いるんだけど、いつもさとり様がこいし様の機嫌を悪くしてしまっている。無意識に。
本当はさとり様は無意識も操れるんじゃないだろうかってくらいに何度も。
無意識じゃないのなら、わざとやってるんじゃないかってくらいに何度も。



「さーとーりーさま!」
「ひゃぁ!び、びっくりさせないで下さい、お燐」
耳元で呼んで、ようやくこっちに気が付いた。
「さっき呼んだのに気付かなかったじゃないですか」
「ああ、すみません、少し考え事をしていたものですから」

「またこいし様を怒らせたんですね」
「う、またとは何ですか、またとは」
「だって、つい一ヶ月前もこいし様を怒らせて、こうやって落ち込んでたじゃないですか」
「あ、あれはこいしが悪いんです!」

一ヶ月前、こいし様が取っておいたお菓子をさとり様が食べてしまった。
さとり様は後で返すつもりだったと謝って、ちゃんと買って来て返した。
けど、こいし様にとっては食べたい時に無かった事が気に入らないと、その事を言っていたら今度はさとり様の方が切れて大喧嘩。
つい数日前にようやく仲直りしたと思ったら。



「で、今度は何が原因なんですか」
「こいしが読んでいたこの本なのですが」
さとり様は一冊の本を取り出してあたいに見せた。

「あ、これ最近流行ってる推理小説じゃないですか」
最近地上との交流が出て来た事で、地上のものが色々と入って来てる。
その中でも地底でも流行を呼んでいるのが、この『博麗霊夢の事件簿』シリーズで、巫女さんがあらゆる事件を解決するお話だ。

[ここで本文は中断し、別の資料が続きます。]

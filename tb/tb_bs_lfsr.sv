// tb_bs_lfsr -- self-checking test of the programmable-length bit-swapping
// LFSR.
//
// 1. Loads the seed 00110011 with the paddings "", "0", "10" and "11" and
//    checks the cell contents against the padded seed strings 00110011,
//    001100110, 0011001110 and 0011001111; also the padding "10" placed
//    before the seed (1000110011) and a length above PAD_MAX.
// 2. For every padding length 0..4 and random seeds, steps the LFSR 200
//    times and compares o1, o2, sel, the parallel word and all cells with a
//    reference model kept in the testbench (feedback c1 xor cn, swap of c1
//    and c2 while cn = 0).
// 3. A second instance with a 6-bit seed and one padding bit runs as a
//    7-cell LFSR (x^7 + x + 1 is primitive): checks the period 127 and the
//    transition counts over one period, 64 on c1 and o1 and 32 on o2, i.e.
//    o2 saves 2^(n-2) transitions.
module tb_bs_lfsr;

  localparam int unsigned B0 = 8, PM = 4, OW = 8, NMAX = B0 + PM;

  logic clk = 1'b0;
  logic rst_n = 1'b0;
  logic load = 1'b0, en = 1'b0;
  logic [B0-1:0] seed = '0;
  logic [PM-1:0] pad = '0;
  logic [2:0]    pad_len = '0;
  logic          pad_first = 1'b0;
  logic o1, o2, sel;
  logic [OW-1:0] lfsr_op;
  logic [NMAX-1:0] cells;

  int checks = 0, failures = 0;

  bs_lfsr #(.B0(B0), .PAD_MAX(PM), .OUT_W(OW)) dut (
    .clk, .rst_n, .load, .en, .seed, .pad, .pad_len, .pad_first,
    .o1, .o2, .sel, .lfsr_op, .cells
  );

  // Second instance: 6-bit seed + 1 padding bit = 7 cells.
  logic [5:0] seed7 = 6'b100000;
  logic       pad7 = 1'b0;
  logic       len7 = 1'b1;
  logic       load7 = 1'b0, en7 = 1'b0;
  logic       o1_7, o2_7, sel_7;
  logic [5:0] op_7;
  logic [6:0] cells_7;

  bs_lfsr #(.B0(6), .PAD_MAX(1), .OUT_W(6)) dut7 (
    .clk, .rst_n, .load(load7), .en(en7), .seed(seed7), .pad(pad7),
    .pad_len(len7), .pad_first(1'b0), .o1(o1_7), .o2(o2_7), .sel(sel_7), .lfsr_op(op_7),
    .cells(cells_7)
  );

  always #5 clk = ~clk;

  initial begin : watchdog
    repeat (20000) @(posedge clk);
    failures++;
    $display("watchdog expired");
    $display("TB_RESULT checks=%0d failures=%0d", checks, failures);
    $finish;
  end

  task automatic check(input logic cond, input string what);
    checks++;
    if (!cond) begin
      failures++;
      $display("FAIL: %s", what);
    end
  endtask

  // Reference model state: m[k] is cell c(k+1).
  logic m [NMAX];
  int   mlen;

  task automatic model_load(input logic [B0-1:0] s, input logic [PM-1:0] p,
                            input int b, input logic front);
    for (int k = 0; k < NMAX; k++) m[k] = 1'b0;
    for (int k = 0; k < B0; k++) m[front ? k + b : k] = s[B0-1-k];
    for (int j = 0; j < b; j++) m[front ? j : B0 + j] = p[b-1-j];
    mlen = B0 + b;
  endtask

  task automatic model_step();
    logic fb;
    fb = m[0] ^ m[mlen-1];
    for (int k = mlen - 1; k > 0; k--) m[k] = m[k-1];
    m[0] = fb;
  endtask

  task automatic compare_outputs(input string tag);
    logic e_sel, e_o1, e_o2;
    logic [OW-1:0] e_op;
    logic [NMAX-1:0] e_cells;
    e_sel = m[mlen-1];
    e_o1  = e_sel ? m[0] : m[1];
    e_o2  = e_sel ? m[1] : m[0];
    e_op  = '0;
    e_op[OW-1] = e_o1;
    e_op[OW-2] = e_o2;
    for (int k = 2; k < OW; k++) e_op[OW-1-k] = m[k];
    for (int k = 0; k < NMAX; k++) e_cells[k] = m[k];
    check(sel == e_sel && o1 == e_o1 && o2 == e_o2 && lfsr_op == e_op
          && cells == e_cells, tag);
  endtask

  function automatic logic [NMAX-1:0] str_cells(input string s);
    logic [NMAX-1:0] r = '0;
    for (int k = 0; k < s.len(); k++) r[k] = (s[k] == "1");
    return r;
  endfunction

  task automatic do_load(input logic [B0-1:0] s, input logic [PM-1:0] p,
                         input int b, input logic front = 1'b0);
    @(negedge clk);
    seed = s; pad = p; pad_len = 3'(b); pad_first = front; load = 1'b1;
    @(negedge clk);
    load = 1'b0;
    model_load(s, p, (b > PM) ? PM : b, front);
  endtask

  initial begin
    int t_c1, t_o1, t_o2, period;
    logic p_c1, p_o1, p_o2;
    logic [6:0] first;

    repeat (2) @(negedge clk);
    rst_n = 1'b1;

    // 1. Padded seeds of the worked example.
    do_load(8'b00110011, 4'b0000, 0);
    check(cells == str_cells("00110011"), "seed 00110011, empty padding");
    do_load(8'b00110011, 4'b0000, 1);
    check(cells == str_cells("001100110"), "seed 00110011, padding 0");
    do_load(8'b00110011, 4'b0010, 2);
    check(cells == str_cells("0011001110"), "seed 00110011, padding 10");
    do_load(8'b00110011, 4'b0011, 2);
    check(cells == str_cells("0011001111"), "seed 00110011, padding 11");
    do_load(8'b00110011, 4'b1000, 4);
    check(cells == str_cells("001100111000"), "seed 00110011, padding 1000");
    do_load(8'b00110011, 4'b0010, 2, 1'b1);
    check(cells == str_cells("1000110011"), "padding 10 before seed 00110011");
    do_load(8'b00110011, 4'b0111, 7);
    check(cells == str_cells("001100110111"), "padding length above PAD_MAX is limited");

    // 2. Stepping against the reference model, every length.
    for (int b = 0; b <= PM; b++) begin
      for (int rep = 0; rep < 3; rep++) begin
        do_load(8'($urandom) | 8'h01, 4'($urandom), b, logic'(rep % 2));
        compare_outputs($sformatf("after load, b=%0d", b));
        en = 1'b1;
        for (int t = 0; t < 200; t++) begin
          @(negedge clk);
          model_step();
          compare_outputs($sformatf("b=%0d step %0d", b, t + 1));
        end
        en = 1'b0;
      end
    end
    // Hold when en is low.
    @(negedge clk);
    compare_outputs("hold with en low");

    // 3. Seven-cell maximal LFSR: period and transition savings.
    @(negedge clk);
    load7 = 1'b1;
    @(negedge clk);
    load7 = 1'b0;
    first = cells_7;
    p_c1 = cells_7[0]; p_o1 = o1_7; p_o2 = o2_7;
    t_c1 = 0; t_o1 = 0; t_o2 = 0; period = 0;
    en7 = 1'b1;
    for (int t = 1; t <= 127; t++) begin
      @(negedge clk);
      if (cells_7 != first && t == 127) period = -1;
      if (cells_7 == first && period == 0) period = t;
      t_c1 += int'(cells_7[0] != p_c1);
      t_o1 += int'(o1_7 != p_o1);
      t_o2 += int'(o2_7 != p_o2);
      p_c1 = cells_7[0]; p_o1 = o1_7; p_o2 = o2_7;
    end
    en7 = 1'b0;
    check(period == 127, $sformatf("7-cell period %0d, expected 127", period));
    check(t_c1 == 64, $sformatf("c1 transitions %0d, expected 64", t_c1));
    check(t_o1 == 64, $sformatf("o1 transitions %0d, expected 64", t_o1));
    check(t_o2 == 32, $sformatf("o2 transitions %0d, expected 32", t_o2));

    $display("TB_RESULT checks=%0d failures=%0d", checks, failures);
    $finish;
  end

endmodule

誰彼構わず妖怪を殴ってって、殴る妖怪が居なくなる頃にはそりゃ解決するだろう。

「ええ、私は以前読んでいたので、こいしに犯人を」
「教えたんですか」
「はい」
「何でまた」
「良いですか、情報と言うものは多いほど良いのです。無論、多過ぎては無駄な情報を削る事が出来ずに逆に良くない。だから」
「最も重要な情報である犯人をこいし様に教えた、と」
「その通りです」
さとり様は得意げに解説した。

「さとり様、そんな事されて喜ぶのはさとり様くらいです、殆どの奴は逆に怒ります」
「え?」
「大体ですね、推理小説ってものは犯人を推理するのが面白いんですよ」
「犯人を知っていればもっと楽しめるではないですか、私だけが知っている情報があるから、にやりと出来ますよ」
「いや、だからですね、そんな楽しみ方をするのはさとり様くらいなもので」

駄目だ、首を傾げて何で?って顔をしてる。
正攻法じゃ、きっと何言っても暖簾に腕押しだ。

「えーとですね、例えば子供が何か自分たちのルールで遊んでいるとするじゃないですか」
「はい」
「そこに誰か大人が来て、もっと良いルールが有るって無理矢理ルールを自分の都合の良いように変えてしまったらどう思いますか」
「多少の親切心はあるにしても、大人げ無いですね」
「その大人げ無い事をこいし様にしたんですってば」
「え、あ」

ようやく気付いた。
例えそれが正しいとしても、自分達のルールでやってる趣味の部分まで変えられたらたまったもんじゃない。



さとり様は頭を抱えて悶えている。
正しいと思ってやった事が、とんでもなく場違いだった事が分かって恥ずかしくて堪らない瞬間って感じなんだろう。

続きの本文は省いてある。